Sunday, November 16, 2008

Of Subs and Spaceships

During my recent trip to San Diego, I had the opportunity to tour the B-39, an old Russian Foxtrot submarine that was once involved in the Cuban Missile Crisis. Actually, my admission to the San Diego Maritime Museum allowed me access to the HMS Surprise, the sailing vessel used in the movie Master and Commander: Far Side of the World (with Russell Crowe), the Berkeley a large and very impressive ferry, the Medea, a luxury steam sailing yacht, and the Star of India, another tall ship with a long history as the world's oldest active ship.
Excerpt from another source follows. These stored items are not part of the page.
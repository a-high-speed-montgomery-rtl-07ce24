// Self-checking testbench of mmm42_mult.
// One instance at the default width K = 1024 runs a few dozen products; a
// second at K = 16 runs thousands, which reaches the rare cases (bypass
// right before the end of the loop, corner operands). The mean latency at
// K = 1024 must show the saving of the bypass. See
// mmm_mult_harness for what is checked. Every mechanism must occur.
module tb_mmm42_mult;
  logic clk = 1'b0;
  logic rst_n = 1'b0;
  int checks, failures;
  int lat_big, lat_sml;
  int c_big, f_big, byp_big, sh2_big, sel_big [4];
  int c_sml, f_sml, byp_sml, sh2_sml, sel_sml [4];
  logic fin_big, fin_sml;

  always #5 clk = ~clk;

  mmm_mult_harness #(.K(1024), .NTEST(24), .SEED(7)) h_big (
    .clk(clk), .rst_n(rst_n), .checks(c_big), .failures(f_big),
    .n_bypass(byp_big), .n_shift2(sh2_big), .n_sel(sel_big), .lat_sum(lat_big), .finished(fin_big));

  mmm_mult_harness #(.K(16), .NTEST(4000), .SEED(3)) h_sml (
    .clk(clk), .rst_n(rst_n), .checks(c_sml), .failures(f_sml),
    .n_bypass(byp_sml), .n_shift2(sh2_sml), .n_sel(sel_sml), .lat_sum(lat_sml), .finished(fin_sml));

  task automatic need(input string what, input int count);
    checks++;
    if (count == 0) begin
      failures++;
      $display("mechanism never occurred: %s", what);
    end else begin
      $display("%s: %0d", what, count);
    end
  endtask

  initial begin
    repeat (3) @(posedge clk);
    rst_n = 1'b1;
    wait (fin_big && fin_sml);
    checks = c_big + c_sml;
    failures = f_big + f_sml;
    // Throughput: with random operands roughly a fifth of the K+4
    // iterations are bypassed, so the mean latency must be well below K+5.
    checks++;
    $display("K=1024 mean latency %0d.%0d cycles (K+5 = 1029 without bypass)",
             lat_big / 24, (lat_big % 24) * 10 / 24);
    if (lat_big > 24 * 900) failures++;
    need("bypass", byp_big + byp_sml);
    need("divide-by-four shift", sh2_big + sh2_sml);
    need("select 0", sel_big[0] + sel_sml[0]);
    need("select N", sel_big[1] + sel_sml[1]);
    need("select B", sel_big[2] + sel_sml[2]);
    need("select D", sel_big[3] + sel_sml[3]);
    $display("TB_RESULT checks=%0d failures=%0d", checks, failures);
    $finish;
  end

  initial begin
    repeat (200000) @(posedge clk);
    $display("watchdog: simulation did not finish");
    $display("TB_RESULT checks=%0d failures=%0d", c_big + c_sml, f_big + f_sml + 1);
    $finish;
  end
endmodule
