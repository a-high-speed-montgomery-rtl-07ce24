// RSA modular exponentiation on the MMM42 multiplier: result = M^E mod N.
//
// The multiplier works in the Montgomery domain with R = 2^(K+2) and keeps
// its results in carry-save form below 2N, so a product is used directly as
// the next operand without a carry-propagate addition or a subtraction of
// N. Only the final result is converted once. The sequence is the left-to-
// right binary method:
//   M' = MMM(M, R^2 mod N)                     (M' = M*R mod N)
//   skip the leading zeros of E; X = M' for its leading one
//   for each further bit of E, MSB first:
//     X = MMM(X, X); if the bit is one, X = MMM(X, M')
//   X = MMM(X, 1)                              (back to X*R^-1: value <= N)
//   result = X1 + X2, minus N if that is >= N
// X is never copied: it is the multiplier's own output register pair
// (RSS/RSC), which holds its value between multiplications. M' is kept in a
// register pair of its own.
//
// The published architecture targets RSA exponentiation and
// states that its outputs feed the next multiplication directly; the
// sequencing, the leading-zero skip, the final conversion and the
// interface are this design's own.
//
// Interface: pulse start while ready; msg, expo, n and r2 are sampled then.
// r2 must be R^2 mod N = 2^(2K+4) mod N, precomputed by the host; N must be
// odd and greater than 1; msg below N. done pulses for one cycle with the
// result valid until the next start. Time: one MMM per squaring and per set
// exponent bit after the leading one, plus two, each taking at most K+5
// cycles plus two control cycles; one cycle per leading zero skipped; one
// cycle for the final addition. E = 0 returns 1 without multiplying.
module mmm_rsa
  import mmm_pkg::*;
#(
  parameter int unsigned K  = 1024,  // modulus width
  parameter int unsigned EW = 1024   // exponent width
) (
  input  logic          clk,
  input  logic          rst_n,
  input  logic          start,
  output logic          ready,
  input  logic [K-1:0]  msg,
  input  logic [EW-1:0] expo,
  input  logic [K-1:0]  n,
  input  logic [K-1:0]  r2,
  output logic          done,
  output logic [K-1:0]  result
);

  localparam int unsigned BW = $clog2(EW + 1);

  exp_state_e     state;
  logic [EW-1:0]  e_q;
  logic [BW-1:0]  bits_left;
  logic [K-1:0]   n_q, msg_q, r2_q;
  logic [K+1:0]   m1_q, m2_q;
  logic           issued;

  logic           m_start, m_ready, m_done;
  logic [K+1:0]   m_a1, m_a2, m_b1, m_b2, m_s1, m_s2;
  logic [K+2:0]   x_sum, x_red;
  logic           mult_state;

  mmm42_mult #(.K(K)) u_mult (
    .clk   (clk),
    .rst_n (rst_n),
    .start (m_start),
    .ready (m_ready),
    .a1    (m_a1),
    .a2    (m_a2),
    .b1    (m_b1),
    .b2    (m_b2),
    .n     (n_q),
    .done  (m_done),
    .s1    (m_s1),
    .s2    (m_s2)
  );

  assign mult_state = (state == XS_TOMONT) || (state == XS_SQR) ||
                      (state == XS_MUL) || (state == XS_FROM);
  assign m_start    = mult_state && !issued && m_ready;

  // Operand selection for the multiplier.
  always_comb begin
    m_a1 = m_s1;
    m_a2 = m_s2;
    m_b1 = m_s1;
    m_b2 = m_s2;
    unique case (state)
      XS_TOMONT: begin
        m_a1 = (K+2)'(msg_q); m_a2 = '0;
        m_b1 = (K+2)'(r2_q);  m_b2 = '0;
      end
      XS_MUL: begin
        m_b1 = m1_q; m_b2 = m2_q;
      end
      XS_FROM: begin
        m_b1 = (K+2)'(1); m_b2 = '0;
      end
      default: ;
    endcase
  end

  // Final conversion: X1 + X2 is at most N; N itself means 0.
  assign x_sum = (K+3)'(m_s1) + (K+3)'(m_s2);
  assign x_red = (x_sum >= (K+3)'(n_q)) ? x_sum - (K+3)'(n_q) : x_sum;

  assign ready = (state == XS_IDLE);

  always_ff @(posedge clk or negedge rst_n) begin
    if (!rst_n) begin
      state     <= XS_IDLE;
      e_q       <= '0;
      bits_left <= '0;
      n_q       <= '0;
      msg_q     <= '0;
      r2_q      <= '0;
      m1_q      <= '0;
      m2_q      <= '0;
      issued    <= 1'b0;
      done      <= 1'b0;
      result    <= '0;
    end else begin
      done <= 1'b0;
      if (m_start) issued <= 1'b1;
      if (m_done)  issued <= 1'b0;
      unique case (state)
        XS_IDLE: begin
          if (start) begin
            e_q       <= expo;
            bits_left <= BW'(EW);
            n_q       <= n;
            msg_q     <= msg;
            r2_q      <= r2;
            state     <= XS_TOMONT;
          end
        end
        XS_TOMONT: begin
          if (m_done) begin
            m1_q  <= m_s1;
            m2_q  <= m_s2;
            state <= XS_SCAN;
          end
        end
        XS_SCAN: begin
          if (bits_left == '0) begin
            // E = 0
            result <= (K)'(1);
            done   <= 1'b1;
            state  <= XS_IDLE;
          end else begin
            // The leading one takes X = M', which the multiplier holds.
            if (e_q[EW-1]) state <= XS_LOOP;
            e_q       <= e_q << 1;
            bits_left <= bits_left - BW'(1);
          end
        end
        XS_LOOP: begin
          state <= (bits_left == '0) ? XS_FROM : XS_SQR;
        end
        XS_SQR: begin
          if (m_done) begin
            if (e_q[EW-1]) begin
              state <= XS_MUL;
            end else begin
              e_q       <= e_q << 1;
              bits_left <= bits_left - BW'(1);
              state     <= XS_LOOP;
            end
          end
        end
        XS_MUL: begin
          if (m_done) begin
            e_q       <= e_q << 1;
            bits_left <= bits_left - BW'(1);
            state     <= XS_LOOP;
          end
        end
        XS_FROM: begin
          if (m_done) state <= XS_ADD;
        end
        XS_ADD: begin
          result <= x_red[K-1:0];
          done   <= 1'b1;
          state  <= XS_IDLE;
        end
        default: state <= XS_IDLE;
      endcase
    end
  end

endmodule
But I made a B-line for B-39, leaving poor David in my wake. My military officer/police chief spouse likes to read everything--all the plaques, commemorations, signs and notices. I'm more of a visual learner. I scan signs at points of interest, but I pretty much go for the hands-on experience. And I couldn't wait to get my hands on--and feet into--that sub.
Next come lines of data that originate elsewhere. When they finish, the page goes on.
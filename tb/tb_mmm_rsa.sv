// End-to-end testbench of mmm_rsa at its default size (K = 1024, 1024-bit
// exponent field). Runs exponentiations with E = 65537, 3, 1, 0, a random
// 40-bit exponent, M = 0 and M = N-1, against a reference computed with
// plain wide multiplication and remainder. Also checks per exponentiation
// that the number of squarings and multiplications is the one the binary
// method needs and that the cycle count stays within one K+5 cycle
// multiplication each, and over the whole run that every mechanism
// occurred: bypass, divide-by-four shift, each operand select code, the
// gated-clock loads (exactly one pulse per multiplication for each gate),
// squarings, multiplications by M' and skipped leading zeros.
module tb_mmm_rsa;
  import mmm_pkg::*;
  localparam int K  = 1024;
  localparam int EW = 1024;
  localparam int XW = 2 * K + 8;
  typedef logic [XW-1:0] big_t;

  logic clk = 1'b0, rst_n = 1'b0, start = 1'b0, ready, done;
  logic [K-1:0]  msg, n, r2, result;
  logic [EW-1:0] expo;
  int checks = 0, failures = 0;
  int n_bypass = 0, n_shift2 = 0, n_sel [4], n_gb = 0, n_gd = 0;
  int n_sqr = 0, n_mul = 0, n_skip = 0, n_mults = 0;

  always #5 clk = ~clk;

  mmm_rsa dut (
    .clk(clk), .rst_n(rst_n), .start(start), .ready(ready),
    .msg(msg), .expo(expo), .n(n), .r2(r2), .done(done), .result(result)
  );

  always @(posedge clk) begin
    if (rst_n) begin
      if (dut.u_mult.state == MS_ITER) begin
        n_sel[dut.u_mult.sel_q] = n_sel[dut.u_mult.sel_q] + 1;
        if (dut.u_mult.bypass) n_bypass++;
        if (dut.u_mult.byp_q) n_shift2++;
      end
      if (dut.m_start) begin
        n_mults++;
        if (dut.state == XS_SQR) n_sqr++;
        if (dut.state == XS_MUL) n_mul++;
      end
      if (dut.state == XS_SCAN && !dut.e_q[EW-1] && dut.bits_left != 0) n_skip++;
    end
  end
  always @(posedge dut.u_mult.gclk_b) n_gb++;
  always @(posedge dut.u_mult.gclk_d) n_gd++;

  function automatic big_t rnd();
    big_t v;
    for (int j = 0; j < XW; j += 32) v = (v << 32) | big_t'($urandom);
    return v;
  endfunction

  function automatic big_t ref_exp(big_t m, logic [EW-1:0] e, big_t nn);
    big_t r = big_t'(1) % nn;
    for (int j = EW - 1; j >= 0; j--) begin
      r = (r * r) % nn;
      if (e[j]) r = (r * m) % nn;
    end
    return r;
  endfunction

  task automatic run(input big_t nn, input big_t m, input logic [EW-1:0] e);
    big_t rr, expect_r;
    int cyc, sq0, mu0, mults0, top, pop, mults_exp;
    rr = (big_t'(1) << (2 * K + 4)) % nn;
    expect_r = ref_exp(m, e, nn);
    top = -1; pop = 0;
    for (int j = 0; j < EW; j++) if (e[j]) begin top = j; pop++; end
    mults_exp = (top < 0) ? 1 : top + pop + 1;  // sqr + mul + two conversions
    sq0 = n_sqr; mu0 = n_mul; mults0 = n_mults;
    @(negedge clk);
    msg = m[K-1:0]; n = nn[K-1:0]; r2 = rr[K-1:0]; expo = e;
    start = 1'b1;
    @(negedge clk);
    start = 1'b0;
    cyc = 1;
    while (!done) begin
      @(negedge clk);
      cyc++;
    end
    checks += 4;
    if (big_t'(result) != expect_r) begin
      failures++;
      $display("M^E mod N wrong: got %h expected %h", result, expect_r);
    end
    if (top >= 0 && (n_sqr - sq0 != top || n_mul - mu0 != pop - 1)) begin
      failures++;
      $display("squarings %0d multiplications %0d, expected %0d %0d",
               n_sqr - sq0, n_mul - mu0, top, pop - 1);
    end
    if (n_mults - mults0 != mults_exp) begin
      failures++;
      $display("multiplications %0d, expected %0d", n_mults - mults0, mults_exp);
    end
    if (cyc > mults_exp * (K + 5 + 2) + EW + 4) begin
      failures++;
      $display("too slow: %0d cycles for %0d multiplications", cyc, mults_exp);
    end
    $display("E with %0d bits: %0d multiplications, %0d cycles", top + 1, mults_exp, cyc);
  endtask

  task automatic need(input string what, input int count);
    checks++;
    if (count == 0) begin
      failures++;
      $display("mechanism never occurred: %s", what);
    end else begin
      $display("%s: %0d", what, count);
    end
  endtask

  initial begin
    big_t nn, m;
    for (int j = 0; j < 4; j++) n_sel[j] = 0;
    msg = '0; n = '0; r2 = '0; expo = '0;
    void'($urandom(11));
    repeat (3) @(negedge clk);
    rst_n = 1'b1;
    nn = rnd() & ((big_t'(1) << K) - 1);
    nn[0] = 1'b1; nn[K-1] = 1'b1;
    m = rnd() % nn;
    run(nn, m, EW'(65537));
    run(nn, m, EW'(3));
    run(nn, m, EW'(1));
    run(nn, m, EW'(0));
    run(nn, big_t'(0), EW'(5));
    run(nn, nn - 1, EW'(2));
    nn = rnd() & ((big_t'(1) << (K - 3)) - 1);
    nn[0] = 1'b1;
    m = rnd() % nn;
    run(nn, m, EW'({$urandom, $urandom} & 64'hFF_FFFF_FFFF));
    checks++;
    if (n_gb != n_mults || n_gd != n_mults) begin
      failures++;
      $display("gated clock pulses %0d/%0d for %0d multiplications", n_gb, n_gd, n_mults);
    end
    need("bypass", n_bypass);
    need("divide-by-four shift", n_shift2);
    need("select 0", n_sel[0]);
    need("select N", n_sel[1]);
    need("select B", n_sel[2]);
    need("select D", n_sel[3]);
    need("gated load of RB1/RB2/RN", n_gb);
    need("gated load of RD1/RD2", n_gd);
    need("squaring", n_sqr);
    need("multiplication by M'", n_mul);
    need("leading zero skipped", n_skip);
    $display("TB_RESULT checks=%0d failures=%0d", checks, failures);
    $finish;
  end

  initial begin
    repeat (2000000) @(posedge clk);
    $display("watchdog: simulation did not finish");
    $display("TB_RESULT checks=%0d failures=%0d", checks, failures + 1);
    $finish;
  end
endmodule
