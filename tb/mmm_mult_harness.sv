// Test harness for mmm42_mult: drives one multiplier instance of width K
// with NTEST multiplications and checks each result three ways:
//   * exactly: s1 + s2 equals the integer that radix-2 Montgomery
//     multiplication with a doubled multiplicand and skipped zero iterations
//     produces (computed here with plain wide arithmetic);
//   * modularly: (s1 + s2) * 2^(K+2) mod N equals A * B mod N, and
//     s1 + s2 < 2N;
//   * in time: the start-to-done latency is 1 + the number of iterations
//     actually run.
// Operands are random values below 2N split at random into two carry-save
// words; some tests reuse the previous result as the next multiplier, as
// exponentiation does, and a few use the corner values 0 and 2N-1.
// It also counts how often the bypass, each operand select code and the
// divide-by-four shift of M3/M4 occurred.
module mmm_mult_harness #(
  parameter int K     = 16,
  parameter int NTEST = 100,
  parameter int SEED  = 1
) (
  input  logic clk,
  input  logic rst_n,
  output int   checks,
  output int   failures,
  output int   n_bypass,
  output int   n_shift2,    // cycles that divided the state by four
  output int   n_sel [4],
  output int   lat_sum,  // start-to-done cycles summed over all products
  output logic finished
);
  import mmm_pkg::*;

  localparam int XW = 2 * K + 12;
  typedef logic [XW-1:0] big_t;

  logic         start, ready, done;
  logic [K+1:0] a1, a2, b1, b2, s1, s2;
  logic [K-1:0] n;

  mmm42_mult #(.K(K)) dut (
    .clk(clk), .rst_n(rst_n), .start(start), .ready(ready),
    .a1(a1), .a2(a2), .b1(b1), .b2(b2), .n(n),
    .done(done), .s1(s1), .s2(s2)
  );

  function automatic big_t rnd();
    big_t v;
    for (int j = 0; j < XW; j += 32) v = (v << 32) | big_t'($urandom);
    return v;
  endfunction

  // Reference: same iteration sequence on plain integers.
  function automatic big_t ref_mont(big_t a, big_t b, big_t nn, output int iters);
    big_t s;
    int i;
    s = '0;
    i = -1;
    iters = 0;
    forever begin
      iters++;
      if (i >= 0) s = (s + (a[i] ? (b << 1) : big_t'(0)) + (s[0] ? nn : big_t'(0))) >> 1;
      if (i == K + 2) break;
      if (i <= K && a[i+1] == 1'b0 && s[0] == 1'b0) begin
        s = s >> 1;
        i += 2;
      end else begin
        i += 1;
      end
    end
    return s;
  endfunction

  // Count mechanisms every iteration cycle.
  always @(posedge clk) begin
    if (rst_n && dut.state == MS_ITER) begin
      n_sel[dut.sel_q] = n_sel[dut.sel_q] + 1;
      if (dut.bypass) n_bypass++;
      if (dut.byp_q) n_shift2++;
    end
  end

  initial begin
    big_t A, B, NN, S, Sref, R, prev;
    int   iters, lat;
    void'($urandom(SEED));
    checks = 0; failures = 0; lat_sum = 0; n_bypass = 0; n_shift2 = 0; finished = 1'b0;
    for (int j = 0; j < 4; j++) n_sel[j] = 0;
    start = 1'b0;
    a1 = '0; a2 = '0; b1 = '0; b2 = '0; n = '0;
    prev = '0;
    R = big_t'(1) << (K + 2);
    @(posedge rst_n);
    for (int t = 0; t < NTEST; t++) begin
      NN = rnd() & ((big_t'(1) << K) - 1);
      NN[0] = 1'b1;
      if (t % 2 == 1) NN[K-1] = 1'b1;
      if (NN == 1) NN = 3;
      A = rnd() % (NN << 1);
      B = rnd() % (NN << 1);
      if (t == 0) A = '0;
      if (t == 1) begin A = (NN << 1) - 1; B = (NN << 1) - 1; end
      if (t == 2) B = '0;
      if (t % 3 == 2 && t > 3 && prev < (NN << 1)) A = prev;
      n  = NN[K-1:0];
      a1 = (K+2)'(rnd() % (A + 1));
      a2 = (K+2)'(A - big_t'(a1));
      b1 = (K+2)'(rnd() % (B + 1));
      b2 = (K+2)'(B - big_t'(b1));
      Sref = ref_mont(A, B, NN, iters);
      @(negedge clk);
      while (!ready) @(negedge clk);
      start = 1'b1;
      @(posedge clk);
      @(negedge clk);
      start = 1'b0;
      lat = 0;
      while (!done && lat < 4 * K + 20) begin
        @(negedge clk);
        lat++;
      end
      lat_sum += lat;
      S = big_t'(s1) + big_t'(s2);
      prev = S;
      checks += 4;
      if (S != Sref) begin
        failures++;
        $display("K=%0d test %0d: result %h, expected %h", K, t, S, Sref);
      end
      if ((S * R) % NN != (A * B) % NN) begin
        failures++;
        $display("K=%0d test %0d: result not congruent to A*B/R mod N", K, t);
      end
      if (S >= (NN << 1)) begin
        failures++;
        $display("K=%0d test %0d: result not below 2N", K, t);
      end
      if (lat != iters + 1) begin
        failures++;
        $display("K=%0d test %0d: latency %0d, expected %0d", K, t, lat, iters + 1);
      end
    end
    finished = 1'b1;
  end

endmodule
I scoured the old diesel Foxtrot from bow-to-stern, examining hatches, instrumentation, torpedo tubes, the wardroom/medical clinic (nothing like eating dinner from a table used for operations, eh?), the radio room, officers and captains quarters (which were very miniscule and spartan), the sleeping berths or racks (well-named, since they were racks of cots four high, four end-to-end set into every available space along the bulkheads, behind machinery, or in the torpedo rooms), the emergency hatch, and the three heads (toilets) which were beyond basic. I paid special attention to how the boat was laid out and how space was used.
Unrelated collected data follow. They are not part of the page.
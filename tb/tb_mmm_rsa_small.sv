// Randomised testbench of mmm_rsa at a small size (K = 16, 16-bit
// exponents): thousands of exponentiations with random odd moduli
// (including the smallest ones), messages and exponents, each compared with
// square-and-multiply on plain integers. At this size the loop's rare
// cases, such as a result equal to N before the final reduction, occur.
module tb_mmm_rsa_small;
  localparam int K  = 16;
  localparam int EW = 16;
  logic clk = 1'b0, rst_n = 1'b0, start = 1'b0, ready, done;
  logic [K-1:0]  msg, n, r2, result;
  logic [EW-1:0] expo;
  int checks = 0, failures = 0, n_reduce = 0;

  always #5 clk = ~clk;

  mmm_rsa #(.K(K), .EW(EW)) dut (
    .clk(clk), .rst_n(rst_n), .start(start), .ready(ready),
    .msg(msg), .expo(expo), .n(n), .r2(r2), .done(done), .result(result)
  );

  always @(posedge clk)
    if (dut.state == mmm_pkg::XS_ADD && dut.x_sum >= 19'(dut.n_q)) n_reduce++;

  function automatic longint unsigned ref_exp(longint unsigned m, longint unsigned e,
                                              longint unsigned nn);
    longint unsigned r = 1 % nn;
    for (int j = EW - 1; j >= 0; j--) begin
      r = (r * r) % nn;
      if (e[j]) r = (r * m) % nn;
    end
    return r;
  endfunction

  initial begin
    longint unsigned nn, m, e, rr, expect_r;
    msg = '0; n = '0; r2 = '0; expo = '0;
    void'($urandom(5));
    repeat (3) @(negedge clk);
    rst_n = 1'b1;
    for (int t = 0; t < 3000; t++) begin
      nn = longint'($urandom % 65536) | 1;
      if (t % 4 == 0) nn = longint'($urandom % 64) | 1;
      if (nn < 3) nn = 3;
      m = longint'($urandom) % nn;
      if (t % 7 == 0) m = 0;
      if (t % 11 == 0) m = nn - 1;
      e = longint'($urandom % 65536);
      if (t % 5 == 0) e = longint'($urandom % 8);
      rr = (64'd1 << (2 * K + 4)) % nn;
      expect_r = ref_exp(m, e, nn);
      @(negedge clk);
      msg = K'(m); n = K'(nn); r2 = K'(rr); expo = EW'(e);
      start = 1'b1;
      @(negedge clk);
      start = 1'b0;
      while (!done) @(negedge clk);
      checks++;
      if (longint'(result) != expect_r) begin
        failures++;
        $display("N=%0d M=%0d E=%0d: got %0d expected %0d", nn, m, e, result, expect_r);
      end
    end
    $display("final reductions by N: %0d", n_reduce);
    checks++;
    if (n_reduce == 0) failures++;
    $display("TB_RESULT checks=%0d failures=%0d", checks, failures);
    $finish;
  end

  initial begin
    repeat (3000000) @(posedge clk);
    $display("watchdog: simulation did not finish");
    $display("TB_RESULT checks=%0d failures=%0d", checks, failures + 1);
    $finish;
  end
endmodule
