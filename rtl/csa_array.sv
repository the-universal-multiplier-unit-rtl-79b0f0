// csa_array: carry-save array that reduces ROWS partial product rows to two.
//
// The first row of csa_cells adds rows 0, 1 and 2. Every following row of
// cells adds the next partial product to the running sum and carry vectors,
// so there are ROWS-2 rows of cells and no carry travels along a row: the
// carries of one row go, one column to the left, into the next row. This is
// the linear array organisation of a carry-save array multiplier; the result
// still has to be merged by a carry-propagate adder.
//
// Interface: sum + carry = rows[0] + ... + rows[ROWS-1] (mod 2**W). The carry
// vector is already aligned (bit 0 is always 0). Combinational.
//
// The rows are handed over as full-width, pre-shifted vectors; constant zero
// bits in them are left for synthesis to remove, rather than drawing the
// diagonal cell placement of a hand-laid array.
module csa_array #(
  parameter int unsigned W    = 34,  // 2n+2 for n = 16
  parameter int unsigned ROWS = 19   // n+3 rows of the extended matrix
) (
  input  logic [ROWS-1:0][W-1:0] rows,
  output logic [W-1:0]           sum,
  output logic [W-1:0]           carry
);

  localparam int unsigned LEVELS = ROWS - 2;

  // Sum and aligned carry leaving each level of cells.
  logic [LEVELS-1:0][W-1:0] lvl_s;
  logic [LEVELS-1:0][W-1:0] lvl_c;
  logic [LEVELS-1:0][W-1:0] lvl_co;   // raw cell carries, before alignment

  for (genvar l = 0; l < LEVELS; l++) begin : g_lvl
    logic [W-1:0] in_a, in_b;
    if (l == 0) begin : g_first
      assign in_a = rows[0];
      assign in_b = rows[1];
    end else begin : g_next
      assign in_a = lvl_s[l-1];
      assign in_b = lvl_c[l-1];
    end
    for (genvar k = 0; k < W; k++) begin : g_col
      csa_cell u_csa (
        .x (in_a[k]),
        .y (in_b[k]),
        .z (rows[l+2][k]),
        .c (lvl_co[l][k]),
        .s (lvl_s[l][k])
      );
    end
    // The carry out of column W-1 falls outside the modulo-2**W result.
    assign lvl_c[l] = {lvl_co[l][W-2:0], 1'b0};
  end

  assign sum   = lvl_s[LEVELS-1];
  assign carry = lvl_c[LEVELS-1];

endmodule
Why the fascination? Subs and starships have a lot in common. They are both closed-environment vessels surrounded by elements that are hostile to human life. There are similar priorities with pressure differences, keeping water or a vacuum out, or traveling through them, that have parallels. In my research for "Planets" (my current work in progress) I am studying the culture on large Naval vessels, inspired in part by Sandra McDonald, a former Naval officer and author of the Science Fiction Romance THE OUTBACK STARS. It's apparent the author drew a lot of material from her shipboard experiences and applied a dose of imagination to create the huge futuristic ships in TOS.

But I realized my starship is much closer to a submarine than say a destroyer or aircraft carrier. First of all, the crews on these big ships don't generally have to worry about running out of oxygen in case of accident or mechanical failure. A submarine crew is also closer in size to the crew on my research vessel (though granted, my ship is much larger than the largest sub). Shortly after I made this connection, I became aware of and "adopted" the Virginia class nuclear fast attack Naval submarine USS New Mexico, still in construction. The New Mexico has become one of my favorite research subjects.

My goal is to create in "Planets" an authentic feel for the dangers and hardships faced in space along with the romance and adventure. I hope my experience prowling the decks of a real submarine will give me some great material to contribute to that end.